What the exercise asks:
Set every record down again, identical to the original.
─── Data for this task
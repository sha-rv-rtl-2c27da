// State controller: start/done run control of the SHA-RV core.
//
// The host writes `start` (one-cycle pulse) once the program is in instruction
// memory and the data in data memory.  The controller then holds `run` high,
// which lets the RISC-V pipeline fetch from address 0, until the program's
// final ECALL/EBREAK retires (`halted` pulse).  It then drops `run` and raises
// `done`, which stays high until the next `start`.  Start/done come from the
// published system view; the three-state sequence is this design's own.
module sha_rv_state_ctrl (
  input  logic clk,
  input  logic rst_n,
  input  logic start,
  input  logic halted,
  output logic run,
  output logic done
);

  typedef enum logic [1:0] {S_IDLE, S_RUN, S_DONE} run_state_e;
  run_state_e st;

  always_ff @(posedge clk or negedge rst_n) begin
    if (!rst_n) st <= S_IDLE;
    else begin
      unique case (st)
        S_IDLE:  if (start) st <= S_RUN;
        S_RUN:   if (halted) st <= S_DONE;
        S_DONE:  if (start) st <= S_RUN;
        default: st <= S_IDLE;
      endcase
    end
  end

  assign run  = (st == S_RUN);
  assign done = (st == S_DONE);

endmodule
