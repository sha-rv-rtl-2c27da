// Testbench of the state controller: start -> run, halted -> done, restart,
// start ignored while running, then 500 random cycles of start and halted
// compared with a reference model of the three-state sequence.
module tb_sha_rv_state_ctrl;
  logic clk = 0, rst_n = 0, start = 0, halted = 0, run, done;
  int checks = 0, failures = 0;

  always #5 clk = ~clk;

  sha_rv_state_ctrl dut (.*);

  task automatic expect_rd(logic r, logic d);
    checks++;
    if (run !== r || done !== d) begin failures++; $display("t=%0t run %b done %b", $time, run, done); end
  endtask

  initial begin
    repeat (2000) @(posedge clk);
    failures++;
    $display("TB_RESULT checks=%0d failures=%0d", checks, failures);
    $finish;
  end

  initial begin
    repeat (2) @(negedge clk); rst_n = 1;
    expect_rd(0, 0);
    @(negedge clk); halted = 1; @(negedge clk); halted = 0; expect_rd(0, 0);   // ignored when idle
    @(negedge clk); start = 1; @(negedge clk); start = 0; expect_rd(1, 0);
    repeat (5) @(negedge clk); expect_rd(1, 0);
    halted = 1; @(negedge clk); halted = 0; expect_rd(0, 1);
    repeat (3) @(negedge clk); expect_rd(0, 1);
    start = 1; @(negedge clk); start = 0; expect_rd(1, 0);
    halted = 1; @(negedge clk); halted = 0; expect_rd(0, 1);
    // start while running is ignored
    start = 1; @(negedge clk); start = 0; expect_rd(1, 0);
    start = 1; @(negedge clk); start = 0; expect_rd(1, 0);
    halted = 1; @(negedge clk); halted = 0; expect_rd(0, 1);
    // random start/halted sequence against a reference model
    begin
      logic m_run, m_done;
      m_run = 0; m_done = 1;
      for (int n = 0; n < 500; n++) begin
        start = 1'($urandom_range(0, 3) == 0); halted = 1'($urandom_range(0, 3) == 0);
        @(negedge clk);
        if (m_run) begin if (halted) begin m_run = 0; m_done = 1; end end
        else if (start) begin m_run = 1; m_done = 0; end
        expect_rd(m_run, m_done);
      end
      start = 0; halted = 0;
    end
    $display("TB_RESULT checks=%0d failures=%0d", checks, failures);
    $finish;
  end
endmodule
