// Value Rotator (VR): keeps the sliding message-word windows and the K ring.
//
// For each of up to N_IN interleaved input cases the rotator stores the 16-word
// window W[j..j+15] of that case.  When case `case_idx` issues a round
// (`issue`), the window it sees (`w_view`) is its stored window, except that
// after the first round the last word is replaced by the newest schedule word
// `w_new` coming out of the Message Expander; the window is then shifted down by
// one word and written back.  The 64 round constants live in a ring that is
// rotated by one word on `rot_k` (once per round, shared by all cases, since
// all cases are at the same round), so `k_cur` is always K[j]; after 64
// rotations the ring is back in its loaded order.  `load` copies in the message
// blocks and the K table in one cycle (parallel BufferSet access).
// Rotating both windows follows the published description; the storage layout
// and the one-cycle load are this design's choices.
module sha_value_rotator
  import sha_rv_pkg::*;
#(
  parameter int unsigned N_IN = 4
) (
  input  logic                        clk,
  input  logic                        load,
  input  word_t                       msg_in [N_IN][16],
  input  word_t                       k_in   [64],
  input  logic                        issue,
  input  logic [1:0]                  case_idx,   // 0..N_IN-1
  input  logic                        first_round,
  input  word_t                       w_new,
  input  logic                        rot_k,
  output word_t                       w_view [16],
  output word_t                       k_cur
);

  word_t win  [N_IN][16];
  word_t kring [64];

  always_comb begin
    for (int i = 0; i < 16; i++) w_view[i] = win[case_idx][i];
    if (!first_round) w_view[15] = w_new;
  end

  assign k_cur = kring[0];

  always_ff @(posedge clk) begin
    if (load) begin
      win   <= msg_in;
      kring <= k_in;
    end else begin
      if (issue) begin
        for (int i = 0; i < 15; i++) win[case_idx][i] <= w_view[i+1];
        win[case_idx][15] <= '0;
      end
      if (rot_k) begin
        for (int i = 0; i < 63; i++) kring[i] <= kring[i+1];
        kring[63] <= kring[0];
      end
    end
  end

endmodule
──────
Your solution:
repository sha-rv-rtl-2c27da
// State controller: start/done run control of the SHA-RV core.
//
// The host writes `start` (one-cycle pulse) once the program is in instruction
// memory and the data in data memory.  The controller then holds `run` high,
// which lets the RISC-V pipeline fetch from address 0, until the program's
// final ECALL/EBREAK retires (`halted` pulse).  It then drops `run` and raises
// `done`, which stays high until the next `start`.  Start/done come from the
// published system view; the three-state sequence is this design's own.
module sha_rv_state_ctrl (
  input  logic clk,
  input  logic rst_n,
  input  logic start,
  input  logic halted,
  output logic run,
  output logic done
);

  typedef enum logic [1:0] {S_IDLE, S_RUN, S_DONE} run_state_e;
  run_state_e st;

  always_ff @(posedge clk or negedge rst_n) begin
    if (!rst_n) st <= S_IDLE;
    else begin
      unique case (st)
        S_IDLE:  if (start) st <= S_RUN;
        S_RUN:   if (halted) st <= S_DONE;
        S_DONE:  if (start) st <= S_RUN;
        default: st <= S_IDLE;
      endcase
    end
  end

  assign run  = (st == S_RUN);
  assign done = (st == S_DONE);

endmodule
repository sha-rv-rtl-2c27da
// Testbench of the state controller: start -> run, halted -> done, restart,
// start ignored while running, then 500 random cycles of start and halted
// compared with a reference model of the three-state sequence.
module tb_sha_rv_state_ctrl;
  logic clk = 0, rst_n = 0, start = 0, halted = 0, run, done;
  int checks = 0, failures = 0;

  always #5 clk = ~clk;

  sha_rv_state_ctrl dut (.*);

  task automatic expect_rd(logic r, logic d);
    checks++;
    if (run !== r || done !== d) begin failures++; $display("t=%0t run %b done %b", $time, run, done); end
  endtask

  initial begin
    repeat (2000) @(posedge clk);
    failures++;
    $display("TB_RESULT checks=%0d failures=%0d", checks, failures);
    $finish;
  end

  initial begin
    repeat (2) @(negedge clk); rst_n = 1;
    expect_rd(0, 0);
    @(negedge clk); halted = 1; @(negedge clk); halted = 0; expect_rd(0, 0);   // ignored when idle
    @(negedge clk); start = 1; @(negedge clk); start = 0; expect_rd(1, 0);
    repeat (5) @(negedge clk); expect_rd(1, 0);
    halted = 1; @(negedge clk); halted = 0; expect_rd(0, 1);
    repeat (3) @(negedge clk); expect_rd(0, 1);
    start = 1; @(negedge clk); start = 0; expect_rd(1, 0);
    halted = 1; @(negedge clk); halted = 0; expect_rd(0, 1);
    // start while running is ignored
    start = 1; @(negedge clk); start = 0; expect_rd(1, 0);
    start = 1; @(negedge clk); start = 0; expect_rd(1, 0);
    halted = 1; @(negedge clk); halted = 0; expect_rd(0, 1);
    // random start/halted sequence against a reference model
    begin
      logic m_run, m_done;
      m_run = 0; m_done = 1;
      for (int n = 0; n < 500; n++) begin
        start = 1'($urandom_range(0, 3) == 0); halted = 1'($urandom_range(0, 3) == 0);
        @(negedge clk);
        if (m_run) begin if (halted) begin m_run = 0; m_done = 1; end end
        else if (start) begin m_run = 1; m_done = 0; end
        expect_rd(m_run, m_done);
      end
      start = 0; halted = 0;
    end
    $display("TB_RESULT checks=%0d failures=%0d", checks, failures);
    $finish;
  end
endmodule
// Value Rotator (VR): keeps the sliding message-word windows and the K ring.
//
// For each of up to N_IN interleaved input cases the rotator stores the 16-word
// window W[j..j+15] of that case.  When case `case_idx` issues a round
// (`issue`), the window it sees (`w_view`) is its stored window, except that
// after the first round the last word is replaced by the newest schedule word
// `w_new` coming out of the Message Expander; the window is then shifted down by
// one word and written back.  The 64 round constants live in a ring that is
// rotated by one word on `rot_k` (once per round, shared by all cases, since
// all cases are at the same round), so `k_cur` is always K[j]; after 64
// rotations the ring is back in its loaded order.  `load` copies in the message
// blocks and the K table in one cycle (parallel BufferSet access).
// Rotating both windows follows the published description; the storage layout
// and the one-cycle load are this design's choices.
module sha_value_rotator
  import sha_rv_pkg::*;
#(
  parameter int unsigned N_IN = 4
) (
  input  logic                        clk,
  input  logic                        load,
  input  word_t                       msg_in [N_IN][16],
  input  word_t                       k_in   [64],
  input  logic                        issue,
  input  logic [1:0]                  case_idx,   // 0..N_IN-1
  input  logic                        first_round,
  input  word_t                       w_new,
  input  logic                        rot_k,
  output word_t                       w_view [16],
  output word_t                       k_cur
);

  word_t win  [N_IN][16];
  word_t kring [64];

  always_comb begin
    for (int i = 0; i < 16; i++) w_view[i] = win[case_idx][i];
    if (!first_round) w_view[15] = w_new;
  end

  assign k_cur = kring[0];

  always_ff @(posedge clk) begin
    if (load) begin
      win   <= msg_in;
      kring <= k_in;
    end else begin
      if (issue) begin
        for (int i = 0; i < 15; i++) win[case_idx][i] <= w_view[i+1];
        win[case_idx][15] <= '0;
      end
      if (rot_k) begin
        for (int i = 0; i < 63; i++) kring[i] <= kring[i+1];
        kring[63] <= kring[0];
      end
    end
  end

endmodule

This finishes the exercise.